AG Mobile, a local cell phone brand, is embarking on an expansion drive into Africa’s biggest economy – Nigeria – after being successful in Botswana, Mozambique, Swaziland, Zambia and Zimbabwe. By Gugu Lourie
CEO Anthony Goodman, who founded the company 10 years ago and has grown it to provide feature phones and smart phones in most parts of southern Africa, outlines the expansion plans.
AG Mobile supplies mobile phone operators and retailers such as Ackerman, Pep Stores and Edgars with feature phones, smartphones and tables.
The company recently teamed-up with South African hip-hop artist Cassper Nyovest to sponsor his recent Fill Up the Dome event.
AG Mobile signed a partnership to produce an exclusive Casper Nyovest-inspired smartphone brand. In the past it has used other musicians such as Kabelo Mabalane and DJ Fresh to promote its brand.
AG Mobile may use the same strategy in Nigeria to quickly build its brand among Nigerians, who love their music.
The company is planning to sell its phones in Nigeria before Christmas.
“We now have started our business in Nigeria, which is coming on 1 December 2015. We have identified a trade partner and an exclusive distributor in Nigeria, who has been in distribution for a long time,” says Goodman.
AG Mobile has signed an exclusive distribution agreement with Ringo, a Nigerian telecommunication service and solutions provider, which has its headquarters in Ikeja in Lagos State.
“Ringo, supplies the operators. They also have their own stores,” Goodman says.
“Nigeria is an open market and we will have an online strategy with Jumia. We will be doing extensive marketing in Nigeria.”
About tackling the ‘tough’ Nigerian market, Goodman says: “We are ready. It’s tough in certain respects, but I don’t believe it’s tougher than South Africa.”
The Nigerian market is a gateway to the West African region, in which AG Mobile doesn’t have a footprint.
Asked if AG Mobile will use Ringo to expand into other parts of West Africa such as Ghana and Senegal, Goodman says: “We haven’t discuss that. We’ve got a Nigerian strategy with Ringo. We definitely have a West Africa and other African countries strategy, whether is aligned with Ringo I can’t give you a clearer answer”.
“Certainly will look at Jumia to go to West Africa market and other markets where Jumia has presence.
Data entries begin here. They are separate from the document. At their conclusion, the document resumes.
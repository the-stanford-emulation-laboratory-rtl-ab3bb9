// emmy_block_access_ctl: block access controller of the host bus.
//
// Moves a block of words between any two bus units, typically paging data
// between the CPU's microstore and main memory without the CPU's help. It
// is a bus slave, programmed through six word registers (internal address
// bits 2..0):
//   0 SRC    full bus address of the first source word (command byte,
//            unit, internal address); the command's size/justify bits are
//            passed on unchanged, its operation is forced to read
//   1 DST    full bus address of the first destination word (forced write)
//   2 COUNT  number of words still to move
//   3 CTRL   write: bit 0 = start. read: bit 0 busy, bit 1 done, bit 2 error
//   4 SSTEP  added to SRC's 16-bit internal address after each word
//   5 DSTEP  added to DST's 16-bit internal address after each word
// and a bus master that, once started, repeats: seize the bus, read one
// word from SRC, write it to DST, release the bus, step the addresses and
// decrement COUNT, until COUNT is zero. Releasing the bus after every word
// interleaves the block transfer with other units' accesses. A transfer
// that gets no answer within TIMEOUT clocks stops the block with error set.
//
// That the unit copies blocks between any two bus units, e.g. microstore
// and main memory, follows the report; the register map, word-at-a-time
// interleaving and the time-out are this design's own.
module emmy_block_access_ctl
  import emmy_pkg::*;
#(
  parameter logic [7:0]  MY_UNIT = UNIT_BAC,
  parameter int unsigned TIMEOUT = 255
) (
  input  logic      clk,
  input  logic      rst_n,
  // bus master side
  output logic      arb_req,
  input  logic      arb_gnt,
  output hbus_req_t m_out,
  input  hbus_rsp_t bus_rsp,
  // bus slave side
  input  hbus_req_t bus_req,
  output hbus_rsp_t s_out,
  // status
  output logic      busy,
  output logic      done
);
  localparam int unsigned TW = $clog2(TIMEOUT + 1);

  bus_addr_t   src, dst;
  word_t       count;
  logic [15:0] sstep, dstep;
  logic        err;

  typedef enum logic [2:0] {M_IDLE, M_ARB, M_RD, M_RD_END, M_WR, M_WR_END, M_GAP} mst_e;
  mst_e          mst;
  word_t         data;
  logic [TW-1:0] tmo;

  assign busy    = (mst != M_IDLE);
  assign arb_req = (mst inside {M_ARB, M_RD, M_RD_END, M_WR, M_WR_END});

  always_comb begin
    m_out = '0;
    if (mst == M_RD || mst == M_RD_END) begin
      m_out.a        = src;
      m_out.a.cmd.op = BOP_READ;
    end else begin
      m_out.a        = dst;
      m_out.a.cmd.op = BOP_WRITE;
      m_out.wdata    = data;
    end
    m_out.msyn = (mst == M_RD) || (mst == M_WR);
  end

  // ---------------------------------------------------------------- slave side
  typedef enum logic {S_IDLE, S_ACK} sst_e;
  sst_e  s_st;
  word_t s_rdata;
  wire   sel   = bus_req.msyn && (bus_req.a.unit == MY_UNIT);
  wire   s_wr  = sel && (s_st == S_IDLE) && (bus_req.a.cmd.op == BOP_WRITE);
  wire   start = s_wr && (bus_req.a.addr[2:0] == 3'd3) && bus_req.wdata[0] && !busy;

  always_comb begin
    s_out       = '0;
    s_out.ssyn  = (s_st == S_ACK);
    s_out.rdata = (s_st == S_ACK) ? s_rdata : '0;
  end

  always_ff @(posedge clk or negedge rst_n) begin
    if (!rst_n) begin
      s_st    <= S_IDLE;
      s_rdata <= '0;
    end else begin
      unique case (s_st)
        S_IDLE: if (sel) begin
          s_st <= S_ACK;
          unique case (bus_req.a.addr[2:0])
            3'd0:    s_rdata <= word_t'(src);
            3'd1:    s_rdata <= word_t'(dst);
            3'd2:    s_rdata <= count;
            3'd3:    s_rdata <= {29'd0, err, done, busy};
            3'd4:    s_rdata <= {16'd0, sstep};
            3'd5:    s_rdata <= {16'd0, dstep};
            default: s_rdata <= '0;
          endcase
        end
        default: if (!bus_req.msyn) s_st <= S_IDLE;
      endcase
    end
  end

  // ---------------------------------------------------------------- registers and master
  always_ff @(posedge clk or negedge rst_n) begin
    if (!rst_n) begin
      src   <= '0;
      dst   <= '0;
      count <= '0;
      sstep <= '0;
      dstep <= '0;
      err   <= 1'b0;
      done  <= 1'b0;
      mst   <= M_IDLE;
      data  <= '0;
      tmo   <= '0;
    end else begin
      if (s_wr && !busy) begin
        unique case (bus_req.a.addr[2:0])
          3'd0:    src   <= bus_addr_t'(bus_req.wdata);
          3'd1:    dst   <= bus_addr_t'(bus_req.wdata);
          3'd2:    count <= bus_req.wdata;
          3'd4:    sstep <= bus_req.wdata[15:0];
          3'd5:    dstep <= bus_req.wdata[15:0];
          default: ;
        endcase
      end

      unique case (mst)
        M_IDLE: if (start) begin
          done <= 1'b0;
          err  <= 1'b0;
          if (count == '0) done <= 1'b1;
          else             mst  <= M_ARB;
        end
        M_ARB: if (arb_gnt && !bus_rsp.ssyn) begin
          mst <= M_RD;
          tmo <= '0;
        end
        M_RD: begin
          tmo <= tmo + TW'(1);
          if (bus_rsp.ssyn) begin
            data <= bus_rsp.rdata;
            mst  <= M_RD_END;
          end else if (tmo == TW'(TIMEOUT)) begin
            err <= 1'b1;
            mst <= M_GAP;
          end
        end
        M_RD_END: if (!bus_rsp.ssyn) begin
          mst <= M_WR;
          tmo <= '0;
        end
        M_WR: begin
          tmo <= tmo + TW'(1);
          if (bus_rsp.ssyn) begin
            mst <= M_WR_END;
          end else if (tmo == TW'(TIMEOUT)) begin
            err <= 1'b1;
            mst <= M_GAP;
          end
        end
        M_WR_END: if (!bus_rsp.ssyn) begin
          src.addr <= src.addr + sstep;
          dst.addr <= dst.addr + dstep;
          count    <= count - 32'd1;
          mst      <= M_GAP;
        end
        M_GAP: begin  // bus released for at least one clock
          if (err || count == '0) begin
            done <= 1'b1;
            mst  <= M_IDLE;
          end else begin
            mst <= M_ARB;
          end
        end
        default: mst <= M_IDLE;
      endcase
    end
  end
endmodule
Obviously, once we found some success with Jumia, which I am confident of that will lead us to all the countries they have an online presence.”
Jumia is Nigeria’s No.1 online retailer.
AG Mobile also works with Taiwanese chipset supplier MediaTek to design its own feature phones and smartphones.
“AG Mobile are in Nigeria to establish a brand and deliver quality,” says Dominique Friedl, a director of corporate sales in South and sub-Saharan Africa for MediaTek.
Friedl suggests that AG Mobile could leverage on the popularity of Nollywood and musicians in Nigeria to grow AG Mobile’s brand.
He praised AG Mobile for opting to work with local partners to enter the Nigerian market instead of following global brands that operate from either the Middle East, China or Europe to distribute its products in Africa’s most lucrative market.
“I think it’s fundamental to have a local partnerships. That’s the nature AG Mobile has decided to launch in Nigeria.”
taking two new smartphones – the Zoom and the Boost to entice Nigerian customers.
Goodman believes that these handsets would differentiate AG Mobile in the Nigerian market.
The Nigerian market is really tough and the customers are tech savvy.
“I believe the Nigerian market is mature and despite the price we think we will attract customers by virtue of having good products (smartphones),” says Goodman
AG Mobile – which was the first to launch its own brand of phone in South Africa in 2007, and has since launched over 50 other devices – guarantees replacement of any faulty device for the lifetime of the phone, and three years after the phone has been discontinued.
The warranty includes the replacement of two cracked screens – at no charge. While AG Mobile pride itself on swopping out a high percentage of its phones, the lifetime warranty and screen replacement refers exclusively to AG Mobile flagship device the Ghost.
Goodman wouldn’t be drawn into commenting on the numbers of smartphones the company is planning to sell in the first month in Nigeria.
“We haven’t entered the market and is difficult to provide a clear indication of how many phones we will sell a month in Nigeria. We are going to be aggressive and market our brands in Nigeria aggressively,” says Goodman
Moving into Nigeria may give AG Mobile’s business a fillip for its smartphones and make it one of the biggest African-based smartphone manufacturer.
“It’s fantastic to enter the Nigerian market. Our next entry into real growth and we are very excited of prospects being able to give Nigerians what we have been giving South Africans – a well-priced, quality product,” says Goodman.